Dünya’daki Sayısal Donanma Gücü ve Türkiye’nin Konumu

0
2754

Deniz savaşı, en eski savaş biçimlerinden biridir. Çünkü, uçaklar kimsenin aklında bir düşünce bile olmadığında gemiler vardı ve geçmişte askeri araçlar yerine asker taşımak için hayvanlar kullanıldı. Bununla birlikte donanma gemileri, kürekçilerin uzun ve dar gemileri manevra yaptığı Roma İmparatorluğu döneminden bu yana çok yol kat etti.
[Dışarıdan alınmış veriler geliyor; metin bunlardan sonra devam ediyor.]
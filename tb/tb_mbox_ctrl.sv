// tb_mbox_ctrl: self-checking test of the mailbox delegation controller.
//
// With a 4-cycle tick, checks the default ownership of the resource manager,
// refusal of delegations that are not the resource manager's or that name no
// delegable domain, a zero quota or a zero time; that a session cannot be
// revoked or yielded by anyone but the delegate; that the message quota and the
// time limit each end a session at the exact cycle worked out below; that yield
// ends it; that every change of owner pulses the wipe request; that the write
// budget stops a delegate after its quota; that an unlimited quota never counts
// down; and that the status register shows the real value only to the owner and
// the fixed end.
module tb_mbox_ctrl;
  import octo_pkg::*;
  localparam int unsigned TICK = 4;
  logic clk = 0, rst_n = 0;
  mbox_cmd_t    cmd [N_PORTS];
  logic         rd_done = 0, wr_done = 0;
  logic [1:0]   owner;
  dom_id_e      owner_dom;
  logic         in_session, access_ok, wr_allowed, wipe;
  mbox_status_t status [N_PORTS];
  mbox_status_t fstatus;
  int checks = 0, failures = 0;
  int wipes = 0;

  mbox_ctrl #(.TICK_CYCLES(TICK)) dut (
    .clk, .rst_n, .cmd_i(cmd), .rd_msg_done_i(rd_done), .wr_msg_done_i(wr_done),
    .owner_o(owner), .owner_dom_o(owner_dom), .in_session_o(in_session),
    .access_ok_o(access_ok), .wr_allowed_o(wr_allowed), .wipe_o(wipe),
    .status_o(status), .fixed_status_o(fstatus));

  always #5 clk = ~clk;
  always @(negedge clk) if (rst_n && wipe) wipes++;

  task automatic check(input bit ok, input string what);
    checks++;
    if (!ok) begin failures++; $display("FAIL @%0t: %s", $time, what); end
  endtask
  task automatic tick(); @(posedge clk); #1; endtask
  task automatic clear_cmds();
    for (int p = 0; p < N_PORTS; p++) cmd[p] = '{op: MBOX_NOP, target: DOM_RM, quota: '0, tlimit: '0};
  endtask
  // One-cycle command from a port.
  task automatic issue(input int p, input mbox_op_e op, input dom_id_e tgt,
                       input logic [15:0] q, input logic [15:0] t);
    cmd[p] = '{op: op, target: tgt, quota: q, tlimit: t};
    tick();
    clear_cmds();
  endtask
  task automatic pulse_rd(); rd_done = 1; tick(); rd_done = 0; endtask
  task automatic pulse_wr(); wr_done = 1; tick(); wr_done = 0; endtask

  task automatic expect_rm_owner(input string what);
    check(owner == 0 && owner_dom == DOM_RM && !in_session, {what, ": resource manager owns"});
    check(status[0].valid && status[0].owner == DOM_RM, {what, ": RM reads real status"});
    for (int p = 1; p < N_PORTS; p++)
      check(status[p] == STATUS_DUMMY, {what, ": others read dummy"});
  endtask

  initial begin : watchdog
    repeat (3000) @(posedge clk);
    failures++;
    $display("TB_RESULT checks=%0d failures=%0d", checks, failures);
    $finish;
  end

  initial begin
    int w0, n;
    clear_cmds();
    tick(); tick(); rst_n = 1; tick();
    expect_rm_owner("after reset");
    check(fstatus.valid && fstatus.owner == DOM_RM, "fixed end reads real status");

    // refused delegations
    w0 = wipes;
    issue(1, MBOX_DELEGATE, DOM_UNTRUSTED, 5, 5);   // not from the resource manager
    expect_rm_owner("delegate from untrusted");
    issue(0, MBOX_DELEGATE, DOM_KEYBOARD, 5, 5);    // not on the delegable end
    expect_rm_owner("delegate to unknown domain");
    issue(0, MBOX_DELEGATE, DOM_RM, 5, 5);
    expect_rm_owner("delegate to itself");
    issue(0, MBOX_DELEGATE, DOM_TEE1, 5, 0);        // no time limit
    expect_rm_owner("zero time");
    issue(0, MBOX_DELEGATE, DOM_TEE1, 0, 5);
    expect_rm_owner("zero quota");
    check(wipes == w0, "refused commands do not wipe");

    // delegation to TEE1 (port 2), quota 3 messages, long time
    cmd[0] = '{op: MBOX_DELEGATE, target: DOM_TEE1, quota: 16'd3, tlimit: 16'd1000};
    #1 check(wipe, "delegation pulses wipe");
    tick(); clear_cmds();
    check(owner == 2 && owner_dom == DOM_TEE1 && in_session, "TEE1 owns");
    check(status[2] == '{valid: 1'b1, owner: DOM_TEE1, quota: 16'd3, tleft: 16'd1000}, "owner reads real status");
    check(status[0] == STATUS_DUMMY && status[1] == STATUS_DUMMY && status[3] == STATUS_DUMMY,
          "non-owners, the resource manager included, read dummy");
    check(fstatus.owner == DOM_TEE1 && fstatus.quota == 3, "fixed end sees the delegate");
    // attempts to take it away
    issue(0, MBOX_DELEGATE, DOM_TEE2, 5, 5);
    check(owner == 2, "resource manager cannot re-delegate during a session");
    issue(0, MBOX_YIELD, DOM_RM, 0, 0);
    check(owner == 2, "resource manager cannot yield for the delegate");
    issue(1, MBOX_YIELD, DOM_RM, 0, 0);
    check(owner == 2, "other domain cannot yield");
    // quota counts down on delivered messages
    pulse_rd();
    check(status[2].quota == 2, "quota 3 -> 2");
    pulse_rd();
    check(status[2].quota == 1 && owner == 2, "quota 2 -> 1");
    w0 = wipes;
    pulse_rd();
    // quota is zero now: expired this cycle, owner back at the next edge
    check(!access_ok && wipe, "quota expiry blocks access and wipes");
    tick();
    expect_rm_owner("after quota expiry");
    check(wipes == w0 + 1, "one wipe at expiry");

    // time limit: 3 ticks of 4 cycles, unlimited messages
    issue(0, MBOX_DELEGATE, DOM_TEE2, QUOTA_INFINITE, 16'd3);
    check(owner == 3, "TEE2 owns");
    n = 1;
    while (in_session && n < 100) begin
      if (n == 1) pulse_rd(); else tick();
      n++;
    end
    // delegation edge E0; tleft 3->2->1->0 at E4, E8, E12; owner returns at E13
    check(n - 1 == 13, $sformatf("time expiry after %0d cycles, expected 13", n - 1));
    expect_rm_owner("after time expiry");

    // unlimited quota does not count; yield returns the mailbox
    issue(0, MBOX_DELEGATE, DOM_UNTRUSTED, QUOTA_INFINITE, 16'd500);
    pulse_rd(); pulse_rd();
    check(status[1].quota == QUOTA_INFINITE, "unlimited quota stays unlimited");
    check(status[1].tleft < 500 || status[1].tleft == 500, "time shown");
    w0 = wipes;
    cmd[1] = '{op: MBOX_YIELD, target: DOM_RM, quota: '0, tlimit: '0};
    #1 check(wipe, "yield pulses wipe");
    tick(); clear_cmds();
    expect_rm_owner("after yield");

    // write budget of a delegate writer
    issue(0, MBOX_DELEGATE, DOM_TEE1, 16'd2, 16'd500);
    check(wr_allowed, "delegate may write");
    pulse_wr();
    check(wr_allowed, "one message written");
    pulse_wr();
    check(!wr_allowed && owner == 2, "budget used up, session still open until delivery");
    pulse_rd(); pulse_rd(); tick();
    expect_rm_owner("after delivery of both messages");
    check(wr_allowed, "resource manager writes freely");

    // reset returns the mailbox
    issue(0, MBOX_DELEGATE, DOM_TEE2, 16'd5, 16'd500);
    rst_n = 0; tick(); rst_n = 1; tick();
    expect_rm_owner("after reset in session");

    $display("TB_RESULT checks=%0d failures=%0d", checks, failures);
    $finish;
  end
endmodule
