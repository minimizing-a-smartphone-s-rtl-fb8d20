// boot_rom: bootloader memory that can be turned, once, into read-only memory.
//
// A domain's bootloader is stored here. After power-on the memory is writable
// through its load port, so the bootloader image can be placed in it; raising
// lock_i then turns it into a ROM for good. Once locked, writes are ignored and
// nothing but a power-on reset (por_n) clears the lock: domain resets issued by
// the resource manager do not reach this block. Reads work in both states.
//
// Interface: synchronous single-port load (wr_en_i, wr_addr_i, wr_data_i), a
// separate synchronous read port (rd_en_i, rd_addr_i, rd_data_o one cycle later)
// and the lock input and flag. The irreversible read-only transition is the
// document's; the size, the two ports and the power-on-only clearing are this
// design's choices.
module boot_rom #(
  parameter int unsigned DATA_W = 32,
  parameter int unsigned DEPTH  = 4096
) (
  input  logic                     clk,
  input  logic                     por_n,
  input  logic                     wr_en_i,
  input  logic [$clog2(DEPTH)-1:0] wr_addr_i,
  input  logic [DATA_W-1:0]        wr_data_i,
  input  logic                     lock_i,
  output logic                     locked_o,
  input  logic                     rd_en_i,
  input  logic [$clog2(DEPTH)-1:0] rd_addr_i,
  output logic [DATA_W-1:0]        rd_data_o
);
  logic [DATA_W-1:0] mem [DEPTH];
  logic              locked_q;

  always_ff @(posedge clk or negedge por_n) begin
    if (!por_n)      locked_q <= 1'b0;
    else if (lock_i) locked_q <= 1'b1;
  end
  assign locked_o = locked_q;

  always_ff @(posedge clk) begin
    if (wr_en_i && !locked_q) mem[wr_addr_i] <= wr_data_i;
    if (rd_en_i)              rd_data_o      <= mem[rd_addr_i];
  end

  a_lock_sticky: assert property (@(posedge clk) disable iff (!por_n) locked_q |=> locked_q);

endmodule
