// tb_boot_rom: self-checking test of the lockable bootloader memory.
//
// Loads a 64-word image, reads it back (one-cycle read latency), locks the
// memory, tries to overwrite every word and checks that nothing changed, that the
// lock survives lock_i falling, and that only a power-on reset clears it.
module tb_boot_rom;
  localparam int unsigned DEPTH = 64;
  logic clk = 0, por_n = 0;
  logic wr_en = 0, lock = 0, locked, rd_en = 0;
  logic [5:0] wr_addr = '0, rd_addr = '0;
  logic [31:0] wr_data = '0, rd_data;
  int checks = 0, failures = 0;

  boot_rom #(.DATA_W(32), .DEPTH(DEPTH)) dut (
    .clk, .por_n, .wr_en_i(wr_en), .wr_addr_i(wr_addr), .wr_data_i(wr_data),
    .lock_i(lock), .locked_o(locked), .rd_en_i(rd_en), .rd_addr_i(rd_addr), .rd_data_o(rd_data));

  always #5 clk = ~clk;

  task automatic check(input bit ok, input string what);
    checks++;
    if (!ok) begin failures++; $display("FAIL @%0t: %s", $time, what); end
  endtask
  task automatic tick(); @(posedge clk); #1; endtask
  function automatic logic [31:0] img(int i); return 32'hB007_0000 ^ (i * 32'h0101_0101); endfunction
  task automatic write(input int a, input logic [31:0] d);
    wr_en = 1; wr_addr = 6'(a); wr_data = d; tick(); wr_en = 0;
  endtask
  task automatic read_all(input string what);
    for (int i = 0; i < DEPTH; i++) begin
      rd_en = 1; rd_addr = 6'(i); tick(); rd_en = 0;
      check(rd_data == img(i), $sformatf("%s word %0d", what, i));
    end
  endtask

  initial begin : watchdog
    repeat (3000) @(posedge clk);
    failures++;
    $display("TB_RESULT checks=%0d failures=%0d", checks, failures);
    $finish;
  end

  initial begin
    tick(); por_n = 1; tick();
    check(!locked, "writable after power-on");
    for (int i = 0; i < DEPTH; i++) write(i, img(i));
    read_all("loaded");
    lock = 1; tick(); lock = 0;
    check(locked, "locked");
    for (int i = 0; i < DEPTH; i++) write(i, 32'hFFFF_0000 + i);
    read_all("after write attempts");
    repeat (10) tick();
    check(locked, "lock stays after lock_i falls");
    por_n = 0; tick(); por_n = 1; tick();
    check(!locked, "power-on reset clears the lock");
    write(5, 32'h1234_5678);
    rd_en = 1; rd_addr = 6'd5; tick(); rd_en = 0;
    check(rd_data == 32'h1234_5678, "writable again after power-on");
    $display("TB_RESULT checks=%0d failures=%0d", checks, failures);
    $finish;
  end
endmodule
Bugünün donanma gemileri hayranlık uyandıran ve insan başarısının inanılmaz yeteneklerinden biridir. Uçak gemisi ise, belki de herhangi bir ordunun deniz kuvvetlerinde övünebileceği en şaşırtıcı ve görkemli varlıktır.

Uçak gemileri uçağı taşıyabilen, konuşlandırabilen ve hatta kurtarabilen, böylece ordunun iki kolunu birleştirebilen tam uzunlukta bir uçuş güvertesine sahiptir. Bu şaheser varlık ülkelerin denizlerini, denizlerdeki varlığını koruması ve hiçbir ülkeye ait olmayan açık denizlerde güç göstergesi veya savaşa yakın olduğu ülkelere  konum olarak yakın tutup herhangi bir havadan saldırı için bekletmeye yarar.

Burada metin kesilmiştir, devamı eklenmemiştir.